◆ EXERCISE AIM ◆
The answer must consist of each line of the records below that contains the string "same".

◆ GIVEN DATA ◆
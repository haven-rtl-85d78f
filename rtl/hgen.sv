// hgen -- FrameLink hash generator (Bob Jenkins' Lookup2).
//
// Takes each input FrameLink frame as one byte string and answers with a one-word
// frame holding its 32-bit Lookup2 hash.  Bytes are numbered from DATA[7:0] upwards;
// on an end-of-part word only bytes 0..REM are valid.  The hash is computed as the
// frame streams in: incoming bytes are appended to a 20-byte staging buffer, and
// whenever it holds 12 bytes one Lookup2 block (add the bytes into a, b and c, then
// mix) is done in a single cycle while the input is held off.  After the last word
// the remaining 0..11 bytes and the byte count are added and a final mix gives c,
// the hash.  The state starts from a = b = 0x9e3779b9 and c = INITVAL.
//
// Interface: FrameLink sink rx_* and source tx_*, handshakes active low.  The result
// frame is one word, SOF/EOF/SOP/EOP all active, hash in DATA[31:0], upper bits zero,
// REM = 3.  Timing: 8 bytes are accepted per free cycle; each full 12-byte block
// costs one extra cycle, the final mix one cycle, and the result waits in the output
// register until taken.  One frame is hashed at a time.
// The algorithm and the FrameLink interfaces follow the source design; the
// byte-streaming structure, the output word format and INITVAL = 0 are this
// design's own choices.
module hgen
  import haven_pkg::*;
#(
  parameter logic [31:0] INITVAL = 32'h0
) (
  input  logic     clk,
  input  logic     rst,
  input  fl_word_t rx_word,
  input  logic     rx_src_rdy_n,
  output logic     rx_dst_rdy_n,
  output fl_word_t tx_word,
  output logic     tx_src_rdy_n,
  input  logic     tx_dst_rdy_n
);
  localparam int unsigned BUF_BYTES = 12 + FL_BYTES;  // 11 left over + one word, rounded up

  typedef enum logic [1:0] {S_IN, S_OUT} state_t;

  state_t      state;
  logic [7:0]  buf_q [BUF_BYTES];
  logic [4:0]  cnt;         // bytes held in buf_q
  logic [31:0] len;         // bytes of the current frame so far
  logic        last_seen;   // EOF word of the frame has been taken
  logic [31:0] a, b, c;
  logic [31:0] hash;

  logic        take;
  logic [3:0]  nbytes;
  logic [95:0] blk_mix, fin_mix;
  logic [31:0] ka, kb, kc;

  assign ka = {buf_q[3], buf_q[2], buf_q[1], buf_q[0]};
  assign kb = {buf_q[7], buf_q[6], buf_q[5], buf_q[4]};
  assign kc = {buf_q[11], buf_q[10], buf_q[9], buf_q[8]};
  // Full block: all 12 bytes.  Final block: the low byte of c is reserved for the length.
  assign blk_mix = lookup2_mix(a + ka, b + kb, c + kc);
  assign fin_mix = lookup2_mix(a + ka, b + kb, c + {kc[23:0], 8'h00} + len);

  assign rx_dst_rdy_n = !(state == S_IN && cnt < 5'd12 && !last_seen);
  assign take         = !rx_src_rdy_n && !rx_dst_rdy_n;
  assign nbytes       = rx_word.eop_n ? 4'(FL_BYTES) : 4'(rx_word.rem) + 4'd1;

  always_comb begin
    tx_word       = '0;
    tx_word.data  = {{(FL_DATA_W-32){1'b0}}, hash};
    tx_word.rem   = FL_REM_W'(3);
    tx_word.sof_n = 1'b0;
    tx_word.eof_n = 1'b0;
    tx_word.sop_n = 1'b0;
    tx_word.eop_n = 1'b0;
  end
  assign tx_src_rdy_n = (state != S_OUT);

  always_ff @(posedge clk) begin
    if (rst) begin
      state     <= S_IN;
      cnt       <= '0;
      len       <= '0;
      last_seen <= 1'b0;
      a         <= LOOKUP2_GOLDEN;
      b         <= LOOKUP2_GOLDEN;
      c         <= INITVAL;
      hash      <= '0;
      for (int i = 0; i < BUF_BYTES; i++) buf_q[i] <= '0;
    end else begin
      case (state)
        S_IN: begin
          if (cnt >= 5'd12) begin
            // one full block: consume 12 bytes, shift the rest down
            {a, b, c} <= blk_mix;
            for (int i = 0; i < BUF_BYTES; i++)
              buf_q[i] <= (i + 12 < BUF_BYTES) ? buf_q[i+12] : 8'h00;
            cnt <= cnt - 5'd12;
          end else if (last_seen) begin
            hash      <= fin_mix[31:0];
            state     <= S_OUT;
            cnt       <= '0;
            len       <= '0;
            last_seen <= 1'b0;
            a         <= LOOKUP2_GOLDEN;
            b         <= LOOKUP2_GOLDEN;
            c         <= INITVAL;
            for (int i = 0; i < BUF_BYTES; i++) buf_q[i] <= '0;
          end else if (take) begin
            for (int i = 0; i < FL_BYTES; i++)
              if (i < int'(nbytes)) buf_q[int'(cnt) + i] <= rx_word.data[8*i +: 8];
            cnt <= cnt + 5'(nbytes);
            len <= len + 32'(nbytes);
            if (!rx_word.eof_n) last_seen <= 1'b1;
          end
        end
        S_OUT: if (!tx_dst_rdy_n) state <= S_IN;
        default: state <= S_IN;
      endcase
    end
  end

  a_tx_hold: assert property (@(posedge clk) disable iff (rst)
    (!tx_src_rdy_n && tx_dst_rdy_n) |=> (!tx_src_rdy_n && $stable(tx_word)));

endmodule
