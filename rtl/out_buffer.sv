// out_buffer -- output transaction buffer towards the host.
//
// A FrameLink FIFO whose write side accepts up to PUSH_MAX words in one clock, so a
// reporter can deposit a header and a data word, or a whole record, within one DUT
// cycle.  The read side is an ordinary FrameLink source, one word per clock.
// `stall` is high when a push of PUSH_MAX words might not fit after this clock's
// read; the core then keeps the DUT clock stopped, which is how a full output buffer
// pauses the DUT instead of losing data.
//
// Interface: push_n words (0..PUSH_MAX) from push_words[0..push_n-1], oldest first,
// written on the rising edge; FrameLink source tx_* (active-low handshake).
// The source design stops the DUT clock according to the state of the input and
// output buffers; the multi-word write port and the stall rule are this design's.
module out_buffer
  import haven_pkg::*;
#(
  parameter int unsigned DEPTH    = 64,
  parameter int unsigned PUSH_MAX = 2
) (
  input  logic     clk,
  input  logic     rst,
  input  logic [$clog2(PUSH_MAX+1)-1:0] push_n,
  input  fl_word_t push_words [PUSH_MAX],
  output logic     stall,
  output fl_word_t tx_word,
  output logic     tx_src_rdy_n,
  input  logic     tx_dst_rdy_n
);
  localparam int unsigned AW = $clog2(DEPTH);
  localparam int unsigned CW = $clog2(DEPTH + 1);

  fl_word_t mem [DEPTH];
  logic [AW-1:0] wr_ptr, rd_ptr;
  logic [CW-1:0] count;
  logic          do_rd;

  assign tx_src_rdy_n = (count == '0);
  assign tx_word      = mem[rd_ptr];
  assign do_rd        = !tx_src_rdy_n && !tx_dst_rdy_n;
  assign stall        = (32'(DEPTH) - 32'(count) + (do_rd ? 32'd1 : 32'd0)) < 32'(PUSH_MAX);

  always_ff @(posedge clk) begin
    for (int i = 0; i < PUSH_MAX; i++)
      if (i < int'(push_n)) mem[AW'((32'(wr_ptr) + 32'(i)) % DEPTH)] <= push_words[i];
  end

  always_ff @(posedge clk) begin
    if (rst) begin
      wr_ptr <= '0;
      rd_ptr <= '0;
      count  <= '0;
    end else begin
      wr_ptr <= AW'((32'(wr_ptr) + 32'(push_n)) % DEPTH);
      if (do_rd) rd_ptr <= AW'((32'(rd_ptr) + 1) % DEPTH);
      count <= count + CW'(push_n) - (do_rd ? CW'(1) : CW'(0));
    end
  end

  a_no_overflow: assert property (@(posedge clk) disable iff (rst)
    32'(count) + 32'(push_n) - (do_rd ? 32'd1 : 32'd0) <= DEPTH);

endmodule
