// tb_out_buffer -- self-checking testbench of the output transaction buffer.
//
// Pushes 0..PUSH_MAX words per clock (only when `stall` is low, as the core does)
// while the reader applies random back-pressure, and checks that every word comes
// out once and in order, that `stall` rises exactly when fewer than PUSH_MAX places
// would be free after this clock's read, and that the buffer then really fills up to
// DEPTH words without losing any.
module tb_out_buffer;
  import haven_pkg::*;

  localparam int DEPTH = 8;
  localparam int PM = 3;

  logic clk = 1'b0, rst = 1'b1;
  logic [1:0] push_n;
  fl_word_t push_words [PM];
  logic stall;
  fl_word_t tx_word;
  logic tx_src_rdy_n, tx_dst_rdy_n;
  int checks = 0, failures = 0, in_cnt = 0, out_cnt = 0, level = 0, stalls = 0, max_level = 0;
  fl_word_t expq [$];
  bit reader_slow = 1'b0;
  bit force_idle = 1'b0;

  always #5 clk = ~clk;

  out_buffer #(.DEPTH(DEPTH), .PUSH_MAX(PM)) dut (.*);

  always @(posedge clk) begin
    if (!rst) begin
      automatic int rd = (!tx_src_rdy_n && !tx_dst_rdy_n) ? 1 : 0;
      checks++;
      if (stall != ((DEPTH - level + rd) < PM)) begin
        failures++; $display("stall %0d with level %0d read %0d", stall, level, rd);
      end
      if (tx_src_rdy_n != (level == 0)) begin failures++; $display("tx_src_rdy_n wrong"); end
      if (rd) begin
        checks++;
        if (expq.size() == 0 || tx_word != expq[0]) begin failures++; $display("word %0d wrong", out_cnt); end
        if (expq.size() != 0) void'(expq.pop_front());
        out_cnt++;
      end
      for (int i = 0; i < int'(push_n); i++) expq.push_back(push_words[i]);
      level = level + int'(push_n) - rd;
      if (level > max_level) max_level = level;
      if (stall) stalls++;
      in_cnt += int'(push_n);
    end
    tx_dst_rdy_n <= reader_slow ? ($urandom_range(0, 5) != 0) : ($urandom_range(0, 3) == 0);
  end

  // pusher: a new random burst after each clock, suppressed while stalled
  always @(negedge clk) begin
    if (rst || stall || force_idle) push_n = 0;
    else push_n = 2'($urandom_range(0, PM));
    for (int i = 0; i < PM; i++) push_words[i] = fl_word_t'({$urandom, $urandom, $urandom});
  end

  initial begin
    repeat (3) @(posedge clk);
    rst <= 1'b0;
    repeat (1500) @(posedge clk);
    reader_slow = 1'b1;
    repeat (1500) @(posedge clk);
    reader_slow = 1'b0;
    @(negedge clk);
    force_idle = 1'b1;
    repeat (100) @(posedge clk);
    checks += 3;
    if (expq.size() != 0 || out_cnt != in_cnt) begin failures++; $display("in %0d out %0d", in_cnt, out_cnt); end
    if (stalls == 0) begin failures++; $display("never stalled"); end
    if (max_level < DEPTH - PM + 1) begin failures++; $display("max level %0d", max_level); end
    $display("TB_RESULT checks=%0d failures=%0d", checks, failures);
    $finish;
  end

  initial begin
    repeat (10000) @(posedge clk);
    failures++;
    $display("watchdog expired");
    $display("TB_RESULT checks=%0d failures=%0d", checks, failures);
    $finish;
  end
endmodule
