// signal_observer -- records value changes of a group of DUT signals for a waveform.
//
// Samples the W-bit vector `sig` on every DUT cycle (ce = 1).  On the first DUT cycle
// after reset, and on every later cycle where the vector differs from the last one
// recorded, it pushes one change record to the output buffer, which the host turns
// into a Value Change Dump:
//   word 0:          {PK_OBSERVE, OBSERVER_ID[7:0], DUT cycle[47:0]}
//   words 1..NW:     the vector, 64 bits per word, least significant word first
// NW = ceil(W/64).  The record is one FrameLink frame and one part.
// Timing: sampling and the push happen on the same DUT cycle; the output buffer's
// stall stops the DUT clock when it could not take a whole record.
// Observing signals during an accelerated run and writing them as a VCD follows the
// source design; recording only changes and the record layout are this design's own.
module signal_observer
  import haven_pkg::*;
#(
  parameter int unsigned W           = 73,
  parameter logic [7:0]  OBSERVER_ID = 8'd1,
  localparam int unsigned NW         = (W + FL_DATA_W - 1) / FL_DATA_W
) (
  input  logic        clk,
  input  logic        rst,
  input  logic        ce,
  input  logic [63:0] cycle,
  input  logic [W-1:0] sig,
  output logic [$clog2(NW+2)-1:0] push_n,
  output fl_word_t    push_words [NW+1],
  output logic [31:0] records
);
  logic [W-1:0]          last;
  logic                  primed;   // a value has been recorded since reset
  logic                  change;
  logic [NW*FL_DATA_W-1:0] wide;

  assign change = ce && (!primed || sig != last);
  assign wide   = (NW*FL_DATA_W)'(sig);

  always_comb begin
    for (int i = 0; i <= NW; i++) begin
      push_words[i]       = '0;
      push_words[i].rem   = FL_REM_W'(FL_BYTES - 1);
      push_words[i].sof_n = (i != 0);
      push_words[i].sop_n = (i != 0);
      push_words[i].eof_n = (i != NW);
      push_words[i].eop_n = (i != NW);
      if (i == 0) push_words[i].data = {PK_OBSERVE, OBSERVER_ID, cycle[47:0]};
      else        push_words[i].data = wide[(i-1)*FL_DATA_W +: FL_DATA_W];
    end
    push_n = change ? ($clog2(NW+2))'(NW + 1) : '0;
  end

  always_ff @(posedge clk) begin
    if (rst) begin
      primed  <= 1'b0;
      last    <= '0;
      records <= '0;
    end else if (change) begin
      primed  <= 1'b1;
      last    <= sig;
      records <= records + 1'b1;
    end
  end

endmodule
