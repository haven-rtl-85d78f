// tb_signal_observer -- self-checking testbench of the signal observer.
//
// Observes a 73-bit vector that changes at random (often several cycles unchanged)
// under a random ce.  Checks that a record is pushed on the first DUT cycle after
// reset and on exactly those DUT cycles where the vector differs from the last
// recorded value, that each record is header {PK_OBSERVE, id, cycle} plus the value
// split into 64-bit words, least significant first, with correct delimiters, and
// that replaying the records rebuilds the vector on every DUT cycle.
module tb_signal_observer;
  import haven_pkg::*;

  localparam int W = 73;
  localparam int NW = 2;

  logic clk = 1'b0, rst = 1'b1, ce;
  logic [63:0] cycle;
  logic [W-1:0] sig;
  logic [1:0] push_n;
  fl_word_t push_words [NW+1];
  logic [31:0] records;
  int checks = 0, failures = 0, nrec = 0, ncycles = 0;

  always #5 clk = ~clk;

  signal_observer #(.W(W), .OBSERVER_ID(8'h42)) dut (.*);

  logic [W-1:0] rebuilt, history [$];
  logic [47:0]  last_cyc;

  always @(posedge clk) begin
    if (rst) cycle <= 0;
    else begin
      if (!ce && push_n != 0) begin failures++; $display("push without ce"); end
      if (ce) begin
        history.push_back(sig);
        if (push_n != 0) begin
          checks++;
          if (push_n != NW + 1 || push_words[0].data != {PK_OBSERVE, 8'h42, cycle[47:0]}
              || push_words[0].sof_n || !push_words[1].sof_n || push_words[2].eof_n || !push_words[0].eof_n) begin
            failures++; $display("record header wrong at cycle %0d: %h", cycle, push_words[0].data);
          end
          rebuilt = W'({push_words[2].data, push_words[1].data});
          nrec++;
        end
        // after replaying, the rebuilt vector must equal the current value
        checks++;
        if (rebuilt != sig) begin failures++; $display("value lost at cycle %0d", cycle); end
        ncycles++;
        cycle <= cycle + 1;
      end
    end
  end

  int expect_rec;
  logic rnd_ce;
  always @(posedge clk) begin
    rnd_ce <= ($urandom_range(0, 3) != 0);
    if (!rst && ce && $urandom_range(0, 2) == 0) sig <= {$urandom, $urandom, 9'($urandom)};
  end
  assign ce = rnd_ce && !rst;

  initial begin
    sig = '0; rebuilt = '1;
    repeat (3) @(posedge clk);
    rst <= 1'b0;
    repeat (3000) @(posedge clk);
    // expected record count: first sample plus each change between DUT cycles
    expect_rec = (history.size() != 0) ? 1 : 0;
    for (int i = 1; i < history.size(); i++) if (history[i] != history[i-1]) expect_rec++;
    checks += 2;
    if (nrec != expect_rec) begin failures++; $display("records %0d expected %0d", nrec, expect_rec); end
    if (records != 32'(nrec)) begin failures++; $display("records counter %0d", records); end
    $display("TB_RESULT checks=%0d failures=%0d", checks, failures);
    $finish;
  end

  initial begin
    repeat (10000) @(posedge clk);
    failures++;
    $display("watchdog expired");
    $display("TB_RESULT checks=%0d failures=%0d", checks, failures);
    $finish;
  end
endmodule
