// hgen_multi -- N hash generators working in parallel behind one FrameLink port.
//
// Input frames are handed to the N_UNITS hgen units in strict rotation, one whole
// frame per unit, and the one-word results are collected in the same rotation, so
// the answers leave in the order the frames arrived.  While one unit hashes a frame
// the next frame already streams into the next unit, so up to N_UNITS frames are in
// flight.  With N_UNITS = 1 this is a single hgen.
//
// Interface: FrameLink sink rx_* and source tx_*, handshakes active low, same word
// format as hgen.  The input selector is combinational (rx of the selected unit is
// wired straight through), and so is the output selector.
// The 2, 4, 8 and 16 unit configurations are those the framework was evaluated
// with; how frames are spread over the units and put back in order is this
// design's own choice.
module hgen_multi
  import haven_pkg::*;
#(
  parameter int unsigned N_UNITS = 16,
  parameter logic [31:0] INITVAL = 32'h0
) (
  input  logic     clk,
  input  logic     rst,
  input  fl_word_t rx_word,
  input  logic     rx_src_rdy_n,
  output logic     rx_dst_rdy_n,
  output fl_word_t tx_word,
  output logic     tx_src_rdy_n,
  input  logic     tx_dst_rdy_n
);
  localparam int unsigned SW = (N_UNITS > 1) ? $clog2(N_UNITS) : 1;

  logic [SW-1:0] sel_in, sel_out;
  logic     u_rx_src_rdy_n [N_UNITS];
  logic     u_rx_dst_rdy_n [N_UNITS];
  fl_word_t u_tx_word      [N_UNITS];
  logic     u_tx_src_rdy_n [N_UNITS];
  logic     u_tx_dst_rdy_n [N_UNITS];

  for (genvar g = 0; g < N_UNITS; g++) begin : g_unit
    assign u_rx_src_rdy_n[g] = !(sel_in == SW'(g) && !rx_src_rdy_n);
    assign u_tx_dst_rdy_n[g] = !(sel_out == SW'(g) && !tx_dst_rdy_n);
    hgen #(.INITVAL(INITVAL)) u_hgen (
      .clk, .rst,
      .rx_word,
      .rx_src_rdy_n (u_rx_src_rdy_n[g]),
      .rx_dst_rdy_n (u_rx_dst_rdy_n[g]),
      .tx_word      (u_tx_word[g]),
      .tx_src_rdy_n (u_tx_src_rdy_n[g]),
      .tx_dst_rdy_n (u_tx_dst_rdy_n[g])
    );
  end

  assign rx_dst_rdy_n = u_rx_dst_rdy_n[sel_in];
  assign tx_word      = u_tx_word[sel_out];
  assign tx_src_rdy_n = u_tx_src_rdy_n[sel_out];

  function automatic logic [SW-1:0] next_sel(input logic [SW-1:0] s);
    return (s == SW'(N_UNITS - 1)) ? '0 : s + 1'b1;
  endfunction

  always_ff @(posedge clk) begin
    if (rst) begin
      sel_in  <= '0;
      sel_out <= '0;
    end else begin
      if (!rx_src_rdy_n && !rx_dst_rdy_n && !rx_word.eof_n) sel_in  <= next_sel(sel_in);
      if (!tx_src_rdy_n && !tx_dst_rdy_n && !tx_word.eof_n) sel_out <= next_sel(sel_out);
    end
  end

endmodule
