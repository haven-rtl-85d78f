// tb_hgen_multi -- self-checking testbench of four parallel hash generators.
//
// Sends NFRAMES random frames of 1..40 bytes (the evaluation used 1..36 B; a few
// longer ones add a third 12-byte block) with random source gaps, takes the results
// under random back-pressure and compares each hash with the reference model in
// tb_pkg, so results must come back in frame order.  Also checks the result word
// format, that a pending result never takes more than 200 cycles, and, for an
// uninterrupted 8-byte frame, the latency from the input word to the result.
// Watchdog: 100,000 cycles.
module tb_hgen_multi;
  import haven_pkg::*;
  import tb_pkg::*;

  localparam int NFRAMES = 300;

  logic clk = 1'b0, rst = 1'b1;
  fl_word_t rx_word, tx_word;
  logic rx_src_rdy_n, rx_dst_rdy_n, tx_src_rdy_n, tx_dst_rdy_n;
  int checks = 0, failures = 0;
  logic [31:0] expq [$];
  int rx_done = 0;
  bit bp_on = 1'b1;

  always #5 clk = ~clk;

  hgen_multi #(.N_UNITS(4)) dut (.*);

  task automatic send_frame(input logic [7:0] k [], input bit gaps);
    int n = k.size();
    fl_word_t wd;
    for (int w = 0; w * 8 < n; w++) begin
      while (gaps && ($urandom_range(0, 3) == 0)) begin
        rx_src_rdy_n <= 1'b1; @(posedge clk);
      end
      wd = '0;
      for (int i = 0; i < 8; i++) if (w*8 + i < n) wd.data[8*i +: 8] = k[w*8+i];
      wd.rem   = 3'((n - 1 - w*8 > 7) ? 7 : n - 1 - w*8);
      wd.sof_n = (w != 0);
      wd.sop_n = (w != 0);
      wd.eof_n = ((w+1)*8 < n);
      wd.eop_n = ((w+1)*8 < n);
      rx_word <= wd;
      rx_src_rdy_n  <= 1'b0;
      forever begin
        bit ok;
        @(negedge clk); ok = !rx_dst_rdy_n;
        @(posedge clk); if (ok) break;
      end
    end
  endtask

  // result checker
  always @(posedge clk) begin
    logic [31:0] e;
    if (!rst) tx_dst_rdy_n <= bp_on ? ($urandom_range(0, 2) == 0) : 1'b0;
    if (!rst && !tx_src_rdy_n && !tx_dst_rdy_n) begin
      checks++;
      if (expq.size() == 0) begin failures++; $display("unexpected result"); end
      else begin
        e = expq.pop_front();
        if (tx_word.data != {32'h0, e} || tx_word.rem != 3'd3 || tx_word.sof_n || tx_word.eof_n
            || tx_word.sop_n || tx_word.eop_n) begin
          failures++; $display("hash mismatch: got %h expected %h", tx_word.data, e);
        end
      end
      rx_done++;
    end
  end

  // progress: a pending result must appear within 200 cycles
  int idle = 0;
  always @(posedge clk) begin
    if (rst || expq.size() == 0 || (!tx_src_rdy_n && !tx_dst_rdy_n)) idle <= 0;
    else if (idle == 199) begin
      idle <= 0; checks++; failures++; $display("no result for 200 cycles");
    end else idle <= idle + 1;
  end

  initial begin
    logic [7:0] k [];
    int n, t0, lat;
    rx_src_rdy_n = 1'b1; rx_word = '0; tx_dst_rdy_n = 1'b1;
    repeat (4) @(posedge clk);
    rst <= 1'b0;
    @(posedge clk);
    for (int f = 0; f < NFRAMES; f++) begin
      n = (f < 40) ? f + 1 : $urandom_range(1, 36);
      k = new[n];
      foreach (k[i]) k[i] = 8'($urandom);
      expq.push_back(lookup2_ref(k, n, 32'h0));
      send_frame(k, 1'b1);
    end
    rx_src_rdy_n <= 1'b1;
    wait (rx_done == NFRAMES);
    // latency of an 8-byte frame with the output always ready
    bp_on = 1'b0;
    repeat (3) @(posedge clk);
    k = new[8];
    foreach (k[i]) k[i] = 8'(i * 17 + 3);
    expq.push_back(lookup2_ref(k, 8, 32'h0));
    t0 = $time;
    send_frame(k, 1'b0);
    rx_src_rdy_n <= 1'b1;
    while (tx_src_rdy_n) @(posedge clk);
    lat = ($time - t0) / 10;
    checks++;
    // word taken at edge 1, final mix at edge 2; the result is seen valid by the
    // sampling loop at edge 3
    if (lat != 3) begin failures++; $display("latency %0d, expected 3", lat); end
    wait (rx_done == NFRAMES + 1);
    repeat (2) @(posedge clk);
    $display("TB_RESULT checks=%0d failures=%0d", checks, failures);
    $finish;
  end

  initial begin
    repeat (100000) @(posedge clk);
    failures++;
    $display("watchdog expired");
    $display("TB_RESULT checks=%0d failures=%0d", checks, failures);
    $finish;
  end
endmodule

◆ TASK RESULT ◆
// Timing: sampling and the push happen on the same DUT cycle; the output buffer's
// frame per unit, and the one-word results are collected in the same rotation, so
// Interface: FrameLink sink rx_* and source tx_*, handshakes active low, same word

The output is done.